• _Directions for this task_
The expected answer is the set of lines in the data below between the line holding "longint last_out_cyc = 0, cyc = 0;" and the line holding "if (rst_n && in_valid", inclusive, written out exactly.

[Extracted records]
········
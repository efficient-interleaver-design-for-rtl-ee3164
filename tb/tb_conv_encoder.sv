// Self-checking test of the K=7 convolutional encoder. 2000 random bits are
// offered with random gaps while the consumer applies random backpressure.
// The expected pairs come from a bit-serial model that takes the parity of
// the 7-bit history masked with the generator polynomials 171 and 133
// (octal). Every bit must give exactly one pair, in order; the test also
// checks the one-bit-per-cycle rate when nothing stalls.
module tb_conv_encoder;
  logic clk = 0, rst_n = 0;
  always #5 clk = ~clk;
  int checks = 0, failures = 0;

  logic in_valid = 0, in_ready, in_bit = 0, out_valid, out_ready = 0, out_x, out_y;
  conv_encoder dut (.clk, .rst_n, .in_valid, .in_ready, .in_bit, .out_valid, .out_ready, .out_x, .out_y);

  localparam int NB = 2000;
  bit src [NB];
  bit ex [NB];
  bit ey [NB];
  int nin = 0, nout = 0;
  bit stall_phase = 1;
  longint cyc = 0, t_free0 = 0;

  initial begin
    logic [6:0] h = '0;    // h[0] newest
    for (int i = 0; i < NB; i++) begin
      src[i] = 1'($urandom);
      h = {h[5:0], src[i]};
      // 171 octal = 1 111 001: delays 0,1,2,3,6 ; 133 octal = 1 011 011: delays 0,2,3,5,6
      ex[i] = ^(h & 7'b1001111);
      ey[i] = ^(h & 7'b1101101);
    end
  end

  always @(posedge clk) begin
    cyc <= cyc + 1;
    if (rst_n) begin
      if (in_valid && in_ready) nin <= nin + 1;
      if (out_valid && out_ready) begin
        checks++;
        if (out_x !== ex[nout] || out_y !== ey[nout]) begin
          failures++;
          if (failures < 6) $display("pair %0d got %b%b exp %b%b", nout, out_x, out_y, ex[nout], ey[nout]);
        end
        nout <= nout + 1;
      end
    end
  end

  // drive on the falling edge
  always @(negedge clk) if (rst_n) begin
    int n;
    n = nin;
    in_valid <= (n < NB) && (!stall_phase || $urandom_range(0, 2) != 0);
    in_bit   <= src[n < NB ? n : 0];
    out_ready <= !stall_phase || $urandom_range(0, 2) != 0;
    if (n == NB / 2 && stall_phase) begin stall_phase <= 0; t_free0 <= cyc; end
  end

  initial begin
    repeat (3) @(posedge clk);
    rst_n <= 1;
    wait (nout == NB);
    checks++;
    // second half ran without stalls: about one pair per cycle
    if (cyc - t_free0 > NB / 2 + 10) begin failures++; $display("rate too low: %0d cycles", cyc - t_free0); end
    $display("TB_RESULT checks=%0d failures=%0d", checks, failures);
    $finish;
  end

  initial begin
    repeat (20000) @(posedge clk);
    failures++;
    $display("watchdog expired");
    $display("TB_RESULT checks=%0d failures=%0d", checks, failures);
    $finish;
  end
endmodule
········
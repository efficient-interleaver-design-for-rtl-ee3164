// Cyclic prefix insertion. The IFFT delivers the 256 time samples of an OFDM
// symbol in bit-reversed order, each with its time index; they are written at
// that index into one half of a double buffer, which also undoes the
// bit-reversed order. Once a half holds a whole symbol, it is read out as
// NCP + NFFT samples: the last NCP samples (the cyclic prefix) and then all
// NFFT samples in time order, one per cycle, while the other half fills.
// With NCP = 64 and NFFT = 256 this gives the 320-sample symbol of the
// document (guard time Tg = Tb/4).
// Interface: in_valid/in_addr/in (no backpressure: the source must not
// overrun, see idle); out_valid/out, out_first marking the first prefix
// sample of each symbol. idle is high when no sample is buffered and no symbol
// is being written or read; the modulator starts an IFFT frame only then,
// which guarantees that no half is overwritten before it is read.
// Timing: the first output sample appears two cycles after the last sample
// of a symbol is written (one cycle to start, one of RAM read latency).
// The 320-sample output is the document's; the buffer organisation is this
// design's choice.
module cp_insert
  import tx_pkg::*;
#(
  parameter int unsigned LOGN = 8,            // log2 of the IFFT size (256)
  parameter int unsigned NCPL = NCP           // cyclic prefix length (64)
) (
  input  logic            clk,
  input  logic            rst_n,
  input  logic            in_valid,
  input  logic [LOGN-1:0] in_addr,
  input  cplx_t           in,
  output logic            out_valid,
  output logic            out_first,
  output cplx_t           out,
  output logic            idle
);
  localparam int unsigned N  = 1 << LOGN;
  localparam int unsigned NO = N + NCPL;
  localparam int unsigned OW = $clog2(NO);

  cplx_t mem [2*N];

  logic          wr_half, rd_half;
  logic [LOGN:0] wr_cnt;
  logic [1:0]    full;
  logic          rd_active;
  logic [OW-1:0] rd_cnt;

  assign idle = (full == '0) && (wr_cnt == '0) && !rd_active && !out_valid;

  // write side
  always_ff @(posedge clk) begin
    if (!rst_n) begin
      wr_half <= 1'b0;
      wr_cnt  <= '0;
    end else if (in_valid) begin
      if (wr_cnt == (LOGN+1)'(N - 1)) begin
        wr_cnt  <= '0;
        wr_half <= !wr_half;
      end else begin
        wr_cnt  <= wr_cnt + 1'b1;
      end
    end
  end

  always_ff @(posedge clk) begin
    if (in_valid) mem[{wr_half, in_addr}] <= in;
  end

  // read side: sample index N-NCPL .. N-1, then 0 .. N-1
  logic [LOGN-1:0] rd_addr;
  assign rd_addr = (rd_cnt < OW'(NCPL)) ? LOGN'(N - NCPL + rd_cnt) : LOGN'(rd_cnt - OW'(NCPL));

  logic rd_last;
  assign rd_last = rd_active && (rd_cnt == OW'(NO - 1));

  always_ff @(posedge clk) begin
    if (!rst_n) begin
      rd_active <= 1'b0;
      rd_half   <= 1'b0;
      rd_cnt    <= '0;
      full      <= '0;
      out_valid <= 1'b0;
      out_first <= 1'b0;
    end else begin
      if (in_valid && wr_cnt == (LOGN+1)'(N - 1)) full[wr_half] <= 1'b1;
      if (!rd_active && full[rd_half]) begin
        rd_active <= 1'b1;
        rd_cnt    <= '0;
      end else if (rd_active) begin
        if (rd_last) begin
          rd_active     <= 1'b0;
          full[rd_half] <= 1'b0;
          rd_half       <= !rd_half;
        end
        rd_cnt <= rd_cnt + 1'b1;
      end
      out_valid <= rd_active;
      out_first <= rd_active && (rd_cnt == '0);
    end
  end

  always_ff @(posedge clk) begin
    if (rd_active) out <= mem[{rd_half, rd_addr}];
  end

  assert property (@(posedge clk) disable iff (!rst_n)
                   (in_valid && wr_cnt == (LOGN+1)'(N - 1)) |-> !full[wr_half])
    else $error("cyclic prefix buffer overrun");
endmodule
········
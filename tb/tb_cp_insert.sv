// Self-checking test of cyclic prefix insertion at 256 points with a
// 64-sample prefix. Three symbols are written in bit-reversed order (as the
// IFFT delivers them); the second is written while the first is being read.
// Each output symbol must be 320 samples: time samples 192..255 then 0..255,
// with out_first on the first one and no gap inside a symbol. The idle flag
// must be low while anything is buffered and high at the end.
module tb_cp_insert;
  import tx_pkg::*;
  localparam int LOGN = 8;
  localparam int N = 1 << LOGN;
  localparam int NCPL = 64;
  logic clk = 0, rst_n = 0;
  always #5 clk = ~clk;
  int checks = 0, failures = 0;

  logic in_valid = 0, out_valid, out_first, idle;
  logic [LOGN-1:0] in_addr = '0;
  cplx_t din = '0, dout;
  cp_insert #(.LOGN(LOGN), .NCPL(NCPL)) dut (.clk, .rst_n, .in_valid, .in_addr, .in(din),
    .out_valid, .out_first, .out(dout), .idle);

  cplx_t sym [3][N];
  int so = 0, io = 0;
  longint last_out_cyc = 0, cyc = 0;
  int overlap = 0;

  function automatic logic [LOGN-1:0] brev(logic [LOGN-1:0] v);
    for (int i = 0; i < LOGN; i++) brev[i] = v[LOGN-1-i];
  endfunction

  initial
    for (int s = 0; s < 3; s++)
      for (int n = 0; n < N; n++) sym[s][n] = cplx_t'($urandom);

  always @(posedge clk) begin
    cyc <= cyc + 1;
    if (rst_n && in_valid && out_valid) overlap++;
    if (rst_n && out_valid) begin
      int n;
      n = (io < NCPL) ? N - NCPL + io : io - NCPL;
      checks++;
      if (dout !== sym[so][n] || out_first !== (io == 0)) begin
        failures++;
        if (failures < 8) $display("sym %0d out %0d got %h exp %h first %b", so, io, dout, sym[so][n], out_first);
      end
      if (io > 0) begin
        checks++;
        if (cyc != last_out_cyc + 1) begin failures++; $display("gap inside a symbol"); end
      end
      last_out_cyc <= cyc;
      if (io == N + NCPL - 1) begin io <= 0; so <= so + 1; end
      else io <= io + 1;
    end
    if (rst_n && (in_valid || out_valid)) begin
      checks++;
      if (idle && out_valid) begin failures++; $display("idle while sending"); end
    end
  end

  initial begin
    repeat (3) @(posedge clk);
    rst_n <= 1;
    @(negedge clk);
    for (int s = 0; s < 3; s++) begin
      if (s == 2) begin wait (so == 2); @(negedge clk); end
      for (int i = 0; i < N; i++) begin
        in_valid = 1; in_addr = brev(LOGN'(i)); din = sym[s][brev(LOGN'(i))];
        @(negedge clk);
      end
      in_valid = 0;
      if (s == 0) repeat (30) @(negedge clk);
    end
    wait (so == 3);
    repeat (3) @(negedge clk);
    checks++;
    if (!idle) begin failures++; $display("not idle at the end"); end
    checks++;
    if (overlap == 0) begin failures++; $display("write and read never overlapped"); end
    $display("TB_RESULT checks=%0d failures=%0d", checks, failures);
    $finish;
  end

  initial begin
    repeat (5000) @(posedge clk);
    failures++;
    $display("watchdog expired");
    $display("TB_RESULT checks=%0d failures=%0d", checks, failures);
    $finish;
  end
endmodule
········
• _Response to this exercise_
  longint last_out_cyc = 0, cyc = 0;
  int overlap = 0;

  function automatic logic [LOGN-1:0] brev(logic [LOGN-1:0] v);
    for (int i = 0; i < LOGN; i++) brev[i] = v[LOGN-1-i];
  endfunction

  initial
    for (int s = 0; s < 3; s++)
      for (int n = 0; n < N; n++) sym[s][n] = cplx_t'($urandom);

  always @(posedge clk) begin
    cyc <= cyc + 1;
    if (rst_n && in_valid && out_valid) overlap++;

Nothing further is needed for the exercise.